ATHENS — It was pretty clear from Carson Beck’s first interview at Georgia to see the early enrollee quarterback is confident and ready to lead.
The Bulldogs have four scholarship quarterbacks lined up looking to fill Jake Fromm’s shoes in a new offense and compensate for the noteworthy leadership void the three-time SEC East title-winning QB left behind.
Graduate transfer Jamie Newman is considered by most the favorite to win the job.
But Beck, redshirt freshman D’Wan Mathis, and redshirt junior Stetson Bennett have no intention of yielding.
That’s the way it should be. Quarterback and leadership roles are intertwined, no matter the offense, program, or level of football.
Georgia likes to refer to itself as a player-led team in each position group. While that’s true, the quarterback position remains the most pivotal in any championship drive and requires a true Alpha.
Here are three observations from Beck’s GeorgiaDogs.com interview session with D.J. Shockley and fellow early enrollees:
There are different levels of confidence, and it’s clear the hurdles Beck overcame in Florida’s highest high school classification level at Mandarin High School in Jacksonville left him battle-tested.
Winning the Class 8A state championship as a junior was one thing, but it was what came next that steeled Beck.
“From my junior to my senior season my whole style of game changed,” Beck said, explaining how a great amount of attrition after his junior season made him become more of a playmaker as a senior.
“Throughout the course of my senior season, I had to learn how to escape the pocket, go get yards, make people miss, all that type of stuff. So I feel like really anything that coach asks me to do I can go out there and accomplish it.”
James Coley was the Georgia OC when Beck was signed, but the change to Todd Monken has done nothing to shake Beck’s confidence and could actually be a better fit for him.
When Beck was asked about his quick transition from high school to the University of Georgia, his answer reflected a group mindset — the sort that comes natural to a leader who knows how to rally those around him.
“It’s definitely been easier with all of us coming in together earlier,” Beck said. “It would definitely be a lot different if I just came in early all by myself.
“But we’ve kind of helped each other out and helped find our way around, and kind of get used to the whole process of this.”
Beck, it seems, knows how to rally a room and understands the importance of his role.

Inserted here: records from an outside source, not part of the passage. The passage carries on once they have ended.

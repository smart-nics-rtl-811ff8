// inspection_window: the w-byte window the payload is shifted through.
//
// The reassembled payload arrives as a byte stream. Every step the window is
// shifted left by one byte and the next byte enters on the right, so a payload
// of X bytes yields X windows, the one starting at each byte. Slot 0 is the
// leftmost byte; a window is searched when slot 0 holds a payload byte. After
// the last byte, pad bytes (0x00, marked not valid) are shifted in so that the
// final windows, which run past the payload, are searched too.
//
// Between two payloads the window shifts in at least W pad bytes before the
// next payload's first byte is taken. That leaves W windows without a search
// between the two payloads, which clears the enable buffer and puts W NULL
// entries into the retirement buffer, so no suffix search and no candidate
// permutation can reach across a payload boundary. While no payload is
// present the window keeps stepping with pad bytes, which drains the
// retirement buffer. Inside a payload the window only steps when a byte is
// offered (in_valid), so a stalled source freezes the whole pipeline.
//
// Interface: valid/ready byte stream with in_last on the final byte.
// can_step says the window would move this cycle if not paused; step = can_step
// and not pause. pause (from the enabler) holds the window on the same
// contents. Zero padding and the gap of W pad steps are this design's choices.
module inspection_window #(
  parameter int unsigned W = 4
) (
  input  logic         clk,
  input  logic         rst_n,
  input  logic [7:0]   in_data,
  input  logic         in_valid,
  input  logic         in_last,
  output logic         in_ready,
  input  logic         pause,
  output logic         can_step,
  output logic         step,
  output logic [W*8-1:0] window,      // slot 0 in the most significant byte
  output logic         win_valid,     // slot 0 is a payload byte
  output logic         win_last       // slot 0 is the payload's last byte
);
  typedef struct packed {
    logic [7:0] data;
    logic       valid;
    logic       last;
  } slot_t;

  localparam int unsigned PW = $clog2(W + 1);

  slot_t         slot [W];
  logic          in_pkt;
  logic [PW-1:0] pad_cnt;
  logic          take;
  slot_t         enter;

  assign can_step = in_pkt ? in_valid : 1'b1;
  assign step     = can_step && !pause;
  assign in_ready = !pause && (in_pkt || pad_cnt == PW'(W));
  assign take     = in_ready && in_valid;
  assign enter    = take ? '{data: in_data, valid: 1'b1, last: in_last}
                         : '{data: 8'h00, valid: 1'b0, last: 1'b0};

  always_ff @(posedge clk) begin
    if (!rst_n) begin
      for (int i = 0; i < W; i++) slot[i] <= '0;
      in_pkt  <= 1'b0;
      pad_cnt <= PW'(W);
    end else if (step) begin
      for (int i = 0; i < W - 1; i++) slot[i] <= slot[i+1];
      slot[W-1] <= enter;
      if (take) begin
        in_pkt  <= !in_last;
        pad_cnt <= '0;
      end else if (!in_pkt && pad_cnt != PW'(W)) begin
        pad_cnt <= pad_cnt + 1'b1;
      end
    end
  end

  always_comb begin
    for (int i = 0; i < W; i++) window[(W-1-i)*8 +: 8] = slot[i].data;
  end
  assign win_valid = slot[0].valid;
  assign win_last  = slot[0].last;

endmodule
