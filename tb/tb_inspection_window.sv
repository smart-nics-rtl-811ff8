// tb_inspection_window: streams payloads with random source stalls and random
// pause pulses. On every step the window contents are compared with the
// model: the window starting at the next payload byte, zero padded past the
// end, with slot 0 valid exactly for the X windows of an X-byte payload.
// Between payloads exactly W pad steps must pass before the next byte is
// accepted, a pause must hold everything, and a stalled source must freeze
// the window inside a payload.
module tb_inspection_window;
  localparam int W = 4;
  logic clk = 0, rst_n = 0;
  always #5 clk = ~clk;
  logic [7:0] in_data = '0;
  logic in_valid = 0, in_last = 0, in_ready, pause = 0, can_step, step, win_valid, win_last;
  logic [W*8-1:0] window;
  inspection_window #(.W(W)) dut (.*);

  int checks = 0, failures = 0;
  task automatic check(input bit ok, input string what);
    checks++; if (!ok) begin failures++; if (failures < 20) $display("FAIL: %s", what); end
  endtask
  initial begin
    repeat (100000) @(posedge clk);
    failures++; $display("FAIL: watchdog");
    $display("TB_RESULT checks=%0d failures=%0d", checks, failures); $finish;
  end

  // expected stream of windows: each entry {valid, last, bytes}
  typedef struct { bit v; bit l; logic [W*8-1:0] w; } win_t;
  win_t expw[$];
  int n_pause = 0, n_stall = 0;
  int steps_since_last = -1;   // pad steps between a last byte and the next take
  logic [W*8-1:0] held;
  bit idle_gap = 0;   // the testbench waited between two payloads

  always @(posedge clk) begin
    if (rst_n) begin
      // compare the current window while it is valid and about to move
      if (step && win_valid) begin
        if (expw.size() == 0) check(0, "unexpected window");
        else begin
          win_t e;
          e = expw.pop_front();
          check(window == e.w, $sformatf("window %h expected %h", window, e.w));
          check(win_last == e.l, "last flag");
        end
      end
    end
  end

  task automatic send(input logic [7:0] b[$]);
    int X = b.size();
    for (int k = 0; k < X; k++) begin
      win_t e;
      e.v = 1; e.l = (k == X - 1); e.w = '0;
      for (int i = 0; i < W; i++) if (k + i < X) e.w[(W-1-i)*8 +: 8] = b[k+i];
      expw.push_back(e);
    end
    for (int i = 0; i < X; i++) begin
      if ($urandom_range(0, 5) == 0 && i > 0) begin
        // source stall inside a payload: window must not move
        held = window;
        in_valid = 0;
        @(negedge clk);
        check(!step && window == held, "window frozen while the source stalls");
        n_stall++;
      end
      in_data = b[i]; in_valid = 1; in_last = (i == X - 1);
      do begin
        pause = ($urandom_range(0, 6) == 0);
        if (pause) begin
          held = window; n_pause++;
          @(posedge clk);
          #1;
          check(window == held, "pause holds the window");
          @(negedge clk);
          pause = 0;
          #1;
        end
        @(posedge clk);
      end while (!in_ready);
      if (i == 0 && steps_since_last >= 0)
        check(idle_gap ? steps_since_last >= W : steps_since_last == W, $sformatf("%0d pad steps between payloads, expected %0d", steps_since_last, W));
      @(negedge clk);
    end
    in_valid = 0; in_last = 0;
  endtask

  always @(posedge clk) begin
    if (rst_n && in_valid && in_ready && in_last) steps_since_last <= 0;
    else if (rst_n && step && !(in_valid && in_ready) && steps_since_last >= 0) steps_since_last <= steps_since_last + 1;
  end

  initial begin
    logic [7:0] b[$];
    repeat (2) @(negedge clk);
    rst_n = 1;
    for (int n = 0; n < 60; n++) begin
      int len;
      b.delete();
      len = $urandom_range(1, 40);
      for (int i = 0; i < len; i++) b.push_back(8'($urandom_range(1, 255)));
      send(b);
      idle_gap = ($urandom_range(0, 2) == 0);
      if (idle_gap) repeat ($urandom_range(1, 8)) @(negedge clk);
    end
    repeat (3 * W) @(negedge clk);
    check(expw.size() == 0, $sformatf("%0d windows never searched", expw.size()));
    check(n_pause > 0 && n_stall > 0, "pauses and stalls exercised");
    $display("TB_RESULT checks=%0d failures=%0d", checks, failures);
    $finish;
  end
endmodule
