// match_address_unit: intersects the CAM match vectors of the header classifier.
//
// A TCP rule matches only when the source address, source port and destination
// port CAMs all hit at the same address; a UDP rule needs only the destination
// port CAM. The CAM results arrive as unencoded bit vectors, so the match is a
// bitwise AND of the vectors that take part (use_sa/use_sp/use_dp) and of the
// mask of rules of the packet's protocol. The unit reports whether any rule
// matched, whether more than one did (several TCP flows of one application),
// and the lowest matching rule address.
// Purely combinational. The priority towards the lowest address is this
// design's choice.
module match_address_unit #(
  parameter int unsigned DEPTH = 100
) (
  input  logic [DEPTH-1:0]         sa_vec,
  input  logic [DEPTH-1:0]         sp_vec,
  input  logic [DEPTH-1:0]         dp_vec,
  input  logic                     use_sa,
  input  logic                     use_sp,
  input  logic                     use_dp,
  input  logic [DEPTH-1:0]         rule_mask,
  output logic [DEPTH-1:0]         match_vec,
  output logic                     hit,
  output logic                     multi,
  output logic [$clog2(DEPTH)-1:0] addr
);
  always_comb begin
    match_vec = rule_mask;
    if (use_sa) match_vec &= sa_vec;
    if (use_sp) match_vec &= sp_vec;
    if (use_dp) match_vec &= dp_vec;
  end

  assign hit   = |match_vec;
  // More than one bit set: clearing the lowest set bit leaves something.
  assign multi = |(match_vec & (match_vec - 1'b1));

  always_comb begin
    addr = '0;
    for (int i = DEPTH - 1; i >= 0; i--) begin
      if (match_vec[i]) addr = ($clog2(DEPTH))'(i);
    end
  end

endmodule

“I feel like a lot of people look up to me and I don’t say that in a cocky way, but I’m the quarterback and people naturally gravitate towards the quarterback,” Beck said in a 1010XL Radio interview entering his senior year of high school at Mandarin.
“You’re the guy in the huddle calling the play and making the adjustment, so if I bring the energy myself, I feel like that will bring everybody else up and help the team be better.”
Part of Fromm’s success was the unmistakable air of poise he plays with, seemingly always under control, it came so natural for No. 11 all the way back to his Little League World Series days.
Georgia teammates fed off Fromm’s confidence throughout his first 2 1/2 seasons, having seen him come through time and time again in the clutch and lead the team to the brink of a national title.
Beck was a baseball star, too, once a Florida baseball commitment before deciding on football. And, like Fromm, Beck was also once an Alabama football commit.
Beck is obviously nowhere near as accomplished as Fromm on the football field, and he has only a couple of bowl practices with the scout team to his credit.
But he’s itching to show his teammates what he’s all about as an athlete, and he jokingly let them know that he’s ready to show them on the basketball court when they are ready.
“Y’all laughing at me, you don’t know I’m a hooper,” Beck, a former AAU basketball player, said during the Shockley interview. “They ain’t seen me yet, and they don’t want to see me … None of you all are shooting like me. None of you all.”
It was a playful but telling moment. The competition is going to be real this spring.